Thanks- hope you're ok! The guy did offer to pay all vet bills, was extremely upset, remorseful, took full responsibility for being an idiot. He didn't hang with the wolf story because even he realized how stupid that sounded- he said Stosh was fighting with his dog but whatever, it was a stupid thing to do. Hopefully Stosh will be able to see out of that eye but if not, it's not a bad outcome under the circumstances.


----------



## Zoeys mom (Jan 23, 2010)

No definitely not a bad outcome that poor boy has been through so much and is lucky to be alive. It was just so reckless of him to shoot his firearm with your home and his dog being so close- a warning shot would have sufficed. Your average gun owner is not going to shoot their firearm toward other homes and their own animals because they "think" their dog is fighting with another.....how stupid How many times this year do dogs have to be shot or killed before people realize there really are other ways to break up a fight if one is even going on which, in this case and many other's there was no fight to begin with? I'm just mad at the state of our society where people actually think a gun is a solution in so many cases where it is plain unnecessary. I'm glad he is on the mend and hope he does regain sight in his one eye.

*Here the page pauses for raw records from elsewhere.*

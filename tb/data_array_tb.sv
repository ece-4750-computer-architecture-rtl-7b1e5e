// data_array_tb: random whole-line and single-word writes into a 4-line data
// array through the write port while the read port reads another random
// line; every read is checked against a reference copy (old data during a
// write to the same line, per-word enables honoured).
module data_array_tb;
  logic clk = 0;
  always #5 clk = ~clk;

  logic [1:0]   raddr, waddr;
  logic [127:0] rdata, wdata;
  logic         wen;
  logic [3:0]   word_en;
  logic [127:0] ref_mem [4];
  int checks = 0, failures = 0;

  data_array #(.NUM_LINES(4), .LINE_W(128)) dut (.*);

  function automatic logic [127:0] rand_line();
    return {$urandom, $urandom, $urandom, $urandom};
  endfunction

  initial begin
    repeat (3000) @(posedge clk);
    failures++;
    $display("TB_RESULT checks=%0d failures=%0d", checks, failures);
    $finish;
  end

  initial begin
    wen = 0; raddr = 0; waddr = 0; word_en = 0; wdata = 0;
    for (int i = 0; i < 4; i++) begin
      @(negedge clk);
      waddr = 2'(i); wen = 1; word_en = 4'b1111; wdata = rand_line();
      @(posedge clk);
      ref_mem[i] = wdata;
    end
    for (int n = 0; n < 800; n++) begin
      @(negedge clk);
      raddr   = 2'($urandom_range(3));
      waddr   = 2'($urandom_range(3));
      wen     = ($urandom_range(1) == 0);
      word_en = ($urandom_range(3) == 0) ? 4'b1111 : 4'b0001 << $urandom_range(3);
      wdata   = rand_line();
      #1;
      checks++;
      if (rdata !== ref_mem[raddr]) begin
        failures++;
        $display("FAIL raddr=%0d got %h exp %h", raddr, rdata, ref_mem[raddr]);
      end
      @(posedge clk);
      if (wen)
        for (int w = 0; w < 4; w++)
          if (word_en[w]) ref_mem[waddr][w*32 +: 32] = wdata[w*32 +: 32];
    end
    $display("TB_RESULT checks=%0d failures=%0d", checks, failures);
    $finish;
  end
endmodule
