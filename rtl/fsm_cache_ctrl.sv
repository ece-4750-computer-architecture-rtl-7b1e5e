// fsm_cache_ctrl: control unit of the two-way set-associative FSM cache.
//
// Each request is carried out as a short sequence of states:
//   MT  check tag (wait here while no request is held)
//   MRD read the data array and return the read response
//   R0  send the refill request to memory and capture the returned line
//   R1  write the refill line into the data array and its tag into the tag array
//   MWD write-through: send the word to memory; on a hit also write it into
//       the data array; return the write acknowledgement
// Transitions: MT -> MRD on a read hit, MT -> R0 -> R1 -> MRD on a read miss,
// MT -> MWD on any write (no write allocate), MRD and MWD -> MT.
// So a read hit and a write take 2 cycles after the request is accepted and
// a read miss takes 4.
//
// The unit holds one valid bit per line and one use bit per set. The use bit
// names the way used last and is updated on every hit and on every refill;
// the victim is an invalid way if there is one, otherwise the way not used
// last (LRU, exact for two ways). Valid bits are cleared by reset.
//
// Handshakes (valid/ready, both sides): a request is taken when cachereq_val
// and cachereq_rdy are both high. cachereq_rdy is high in MT while no request
// is held, and in MRD/MWD in the cycle the response is taken, so hits can be
// issued back to back. The response stays valid until cacheresp_rdy. The
// main memory is combinational: a memreq_val cycle is also the cycle the
// memory acts (and, for a read, answers), so there is no memory ready signal.
// A write-through word is sent once even if the response is held up.
module fsm_cache_ctrl
  import cache_pkg::*;
#(
  parameter int unsigned NUM_SETS = 2,
  localparam int unsigned IDX_W   = (NUM_SETS > 1) ? $clog2(NUM_SETS) : 1
) (
  input  logic             clk,
  input  logic             rst,
  input  logic             cachereq_val,
  output logic             cachereq_rdy,
  output logic             cacheresp_val,
  input  logic             cacheresp_rdy,
  output req_type_e        cacheresp_type,
  output logic             memreq_val,
  output req_type_e        memreq_type,
  output fsm_ctrl_t        ctrl,
  input  fsm_status_t      status,
  input  logic [IDX_W-1:0] idx,
  output logic             hit_event,   // pulses on a tag check that hits
  output logic             miss_event   // pulses on a tag check that misses
);

  typedef enum logic [2:0] {
    S_MT  = 3'd0,
    S_MRD = 3'd1,
    S_R0  = 3'd2,
    S_R1  = 3'd3,
    S_MWD = 3'd4
  } state_e;

  state_e state, state_n;

  logic                req_v;       // a request is held in the request register
  logic [1:0]          valid [NUM_SETS];
  logic [NUM_SETS-1:0] use_way;     // way used last in each set
  logic                way_q;       // way chosen by the tag check
  logic                hit_q;       // tag check hit (needed by MWD)
  logic                wr_sent;     // write-through word already sent

  // Tag check
  logic hit0, hit1, hit, victim, way_d;
  assign hit0   = valid[idx][0] && status.tarray0_match;
  assign hit1   = valid[idx][1] && status.tarray1_match;
  assign hit    = hit0 || hit1;
  assign victim = !valid[idx][0] ? 1'b0 :
                  !valid[idx][1] ? 1'b1 : !use_way[idx];
  assign way_d  = hit ? hit1 : victim;

  logic done;  // response taken this cycle
  assign done = (state == S_MRD || state == S_MWD) && cacheresp_rdy;

  assign cachereq_rdy = (state == S_MT && !req_v) || done;

  logic checking;
  assign checking   = (state == S_MT) && req_v;
  assign hit_event  = checking && hit;
  assign miss_event = checking && !hit;

  always_comb begin
    state_n = state;
    unique case (state)
      S_MT:  if (req_v) begin
               if (status.rtype == REQ_WRITE) state_n = S_MWD;
               else if (hit)                  state_n = S_MRD;
               else                           state_n = S_R0;
             end
      S_R0:  state_n = S_R1;
      S_R1:  state_n = S_MRD;
      S_MRD: if (cacheresp_rdy) state_n = S_MT;
      S_MWD: if (cacheresp_rdy) state_n = S_MT;
      default: state_n = S_MT;
    endcase
  end

  always_ff @(posedge clk) begin
    if (rst) begin
      state   <= S_MT;
      req_v   <= 1'b0;
      way_q   <= 1'b0;
      hit_q   <= 1'b0;
      wr_sent <= 1'b0;
      use_way <= '0;
      for (int s = 0; s < NUM_SETS; s++) valid[s] <= 2'b00;
    end else begin
      state <= state_n;
      if (cachereq_val && cachereq_rdy) req_v <= 1'b1;
      else if (done)                    req_v <= 1'b0;
      if (checking) begin
        way_q <= way_d;
        hit_q <= hit;
        if (hit) use_way[idx] <= hit1;
      end
      if (state == S_R1) begin
        valid[idx][way_q] <= 1'b1;
        use_way[idx]      <= way_q;
      end
      wr_sent <= (state == S_MWD) && !cacheresp_rdy;
    end
  end

  // Datapath controls
  always_comb begin
    ctrl                  = '0;
    ctrl.req_reg_en       = cachereq_val && cachereq_rdy;
    ctrl.way              = way_q;
    unique case (state)
      S_R0: begin
        ctrl.memresp_reg_en = 1'b1;
        ctrl.z4b_sel        = 1'b1;
      end
      S_R1: begin
        ctrl.darray_wen       = 1'b1;
        ctrl.darray_wdata_sel = 1'b1;
        ctrl.word_en_sel      = 1'b1;
        ctrl.tarray0_wen      = (way_q == 1'b0);
        ctrl.tarray1_wen      = (way_q == 1'b1);
      end
      S_MWD: begin
        ctrl.darray_wen = hit_q && !wr_sent;
      end
      default: ;
    endcase
  end

  assign memreq_val     = (state == S_R0) || (state == S_MWD && !wr_sent);
  assign memreq_type    = (state == S_R0) ? REQ_READ : REQ_WRITE;
  assign cacheresp_val  = (state == S_MRD) || (state == S_MWD);
  assign cacheresp_type = (state == S_MWD) ? REQ_WRITE : REQ_READ;

endmodule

My aunts dog lost her eye in a freak accident and was nippy whenever anyone came into her blind spot she didn't know


----------



## Rusty_212 (Apr 21, 2010)

Man, after i saw your post about Stosh's eye, i searched and found this. Your neighbor sounds to me like he needs a tune-up. And also how to use a firearm properly. You also need to keep your dog in check, if it were me, i have a fence installed today. It's good he paid the bills, but the damage to your dog is done.
Just incredible, if it was my dog, i'd be in jail right now.
While i'm ranting, i wouldn't call him a neighbor, i'd call him, the A$$hole that lives next to me.


----------



## Zoeys mom (Jan 23, 2010)

Sounds like her dog was in check....he was being a dog and investigating an animal on his property possibly a few inches on the neighbors property. All the same what kind of yahoo shoots a gun in the direction of their neighbors home with their dog being right there as well?


----------



## WarrantsWifey (Dec 18, 2010)

Oh my gosh, my prayers are for a swift recovery.


----------



## Stosh (Jun 26, 2010)

We have 8 acres so a total dog proof fence is not feasible- it was my responsibility to keep him under control and safe which I failed to do. He didn't come back when my husband called which is my fault. We live out in the country on a lake where we all know each other's dogs, cars, trucks, etc and the occasional dog sniffing along the lake or playing with your dog has never been a problem. We've lived here for 15 yrs and nothing like this has ever happened, I'm still so shocked the guy did what he did- he's very apologetic and remorseful, but still...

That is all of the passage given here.